According to a report by Public Policy Clinic of the University of Utah, one in three inmates at the Utah State Prison is a high school dropout.

Students who fail to finish high school are three and a half times more likely to be arrested as an adult.

 

Among high school dropouts 38 percent of students learning English dropped out as did 31 percent of Native American students and 29 percent of Latinos.

Salt Lake Peer Court is a non-profit volunteer organization, offering support and an alternative for students who would otherwise be pushed out of the education institution.

 

Students are sent to a peer group panel and are assigned a peer-to-peer mentor.

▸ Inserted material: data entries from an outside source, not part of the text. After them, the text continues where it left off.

// tb_suso_detect: random instructions and RAT states; the sharing decision
// and the incremented tag are compared with the rules written out here.
module tb_suso_detect;
  import rs_pkg::*;
  op_e               op;
  logic              has_dst, use_imm, ref_bit, triv0, suso;
  logic [LREG_W-1:0] dst, src1, src2;
  tag_t              cur_tag, new_tag;
  int unsigned checks = 0, failures = 0;

  suso_detect dut (.op(op), .has_dst(has_dst), .dst(dst), .src1(src1), .src2(src2),
                   .use_imm(use_imm), .ref_bit(ref_bit), .cur_tag(cur_tag), .triv0(triv0),
                   .suso(suso), .new_tag(new_tag));

  initial begin : watchdog
    #100000;
    failures++;
    $display("TB_RESULT checks=%0d failures=%0d", checks, failures);
    $finish;
  end

  initial begin
    int unsigned nsuso;
    nsuso = 0;
    for (int i = 0; i < 4000; i++) begin
      logic exp_s, self_ow;
      int   ver, st;
      op      = op_e'($urandom_range(9));
      has_dst = $urandom_range(7) != 0;
      use_imm = $urandom_range(1);
      dst     = LREG_W'($urandom_range(3));
      src1    = LREG_W'($urandom_range(3));
      src2    = LREG_W'($urandom_range(3));
      ref_bit = $urandom_range(3) == 0;
      triv0   = $urandom_range(7) == 0;
      ver     = $urandom_range(3);
      st      = (i % 5 == 0) ? $urandom_range(1) : $urandom_range(2, 161);
      cur_tag = {VER_W'(ver), PREG_W'(st)};
      #1;
      self_ow = has_dst && (dst == src1 || (!use_imm && dst == src2));
      exp_s   = self_ow && !ref_bit && st >= 2 && ver < 3 && !triv0
             && (op == OP_ADD || op == OP_SUB || op == OP_XOR)
             && !(!use_imm && src1 == src2);
      checks++;
      if (suso !== exp_s) begin
        failures++;
        $display("FAIL op %0d d%0d s%0d s%0d imm%b ref%b tag %h: suso %b", op, dst, src1, src2,
                 use_imm, ref_bit, cur_tag, suso);
      end
      if (exp_s) begin
        nsuso++;
        checks++;
        if (new_tag !== {VER_W'(ver + 1), PREG_W'(st)}) begin
          failures++;
          $display("FAIL new tag %h for %h", new_tag, cur_tag);
        end
      end
    end
    checks++;
    if (nsuso < 20) begin
      failures++;
      $display("FAIL too few sharing cases: %0d", nsuso);
    end
    $display("TB_RESULT checks=%0d failures=%0d", checks, failures);
    $finish;
  end
endmodule
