// suso_reverse: recovers the operand a SUSO instruction overwrote.
//
// A single-use self-overwriting (SUSO) instruction writes its result into
// the same physical storage as the instruction that produced its own source.
// When an exception forces the reorder buffer to be unwound, an SUSO
// instruction that already executed must be undone by recomputing the
// overwritten operand from its result R and its other operand Y:
//   ADD : old = R - Y
//   SUB : old = R + Y   when the destination was the first operand (X - Y)
//         old = Y - R   when the destination was the second operand (Y - X)
//   XOR : old = R ^ Y
// Only these operations are allowed to share a register, so every SUSO
// instruction can be reversed. Combinational.
//
// The document requires reversibility and describes recomputing the operand;
// the exact operation set and formulas are this design's own. X + X is kept
// out of sharing because the top bit is lost on wrap-around.
module suso_reverse
  import rs_pkg::*;
(
  input  op_e             op,
  input  logic            dst_is_x,  // overwritten operand was the first one
  input  logic [XLEN-1:0] result,    // value now in the shared register
  input  logic [XLEN-1:0] other,     // the operand that was not overwritten
  output logic [XLEN-1:0] old_val
);
  always_comb begin
    unique case (op)
      OP_ADD:  old_val = result - other;
      OP_SUB:  old_val = dst_is_x ? (result + other) : (other - result);
      OP_XOR:  old_val = result ^ other;
      default: old_val = result;
    endcase
  end
endmodule
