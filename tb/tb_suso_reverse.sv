// tb_suso_reverse: executes random reversible self-overwriting operations
// forward and checks that the block recovers the overwritten operand from
// the result and the other operand.
module tb_suso_reverse;
  import rs_pkg::*;
  op_e             op;
  logic            dst_is_x;
  logic [XLEN-1:0] result, other, old_val;
  int unsigned checks = 0, failures = 0;

  suso_reverse dut (.op(op), .dst_is_x(dst_is_x), .result(result), .other(other),
                    .old_val(old_val));

  initial begin : watchdog
    #100000;
    failures++;
    $display("TB_RESULT checks=%0d failures=%0d", checks, failures);
    $finish;
  end

  initial begin
    for (int i = 0; i < 600; i++) begin
      logic [XLEN-1:0] ov, y;
      ov = {$urandom, $urandom};
      y  = (i % 7 == 0) ? '1 : {$urandom, $urandom};
      op = op_e'(i % 3 == 0 ? OP_ADD : i % 3 == 1 ? OP_SUB : OP_XOR);
      dst_is_x = $urandom_range(1);
      other = y;
      case (op)
        OP_ADD:  result = ov + y;
        OP_SUB:  result = dst_is_x ? ov - y : y - ov;
        default: result = ov ^ y;
      endcase
      #1;
      checks++;
      if (old_val !== ov) begin
        failures++;
        $display("FAIL op %0d dst_is_x %b: got %h expected %h", op, dst_is_x, old_val, ov);
      end
    end
    $display("TB_RESULT checks=%0d failures=%0d", checks, failures);
    $finish;
  end
endmodule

“Every kid has this great potential for learning and by pushing them out you leave the kid stranded with no education and no one likes being in that position,” said Rogelio Romeo, a West High senior, a peer-to-peer mentor and volunteer for Peer Court. “If people know this is happening to kids they would understand this is an issue we need to fix.”

“There’s not a judge there, you don’t get a sentence you get a disposition, just community service, it doesn’t mark your record as a delinquent,” said Joselin Padilla, a senior at West High and Peer Court Volunteer. “It’s really sad to send a good kid to jail. You shouldn’t see kids being sent to detention centers for things that could be fixed easily.”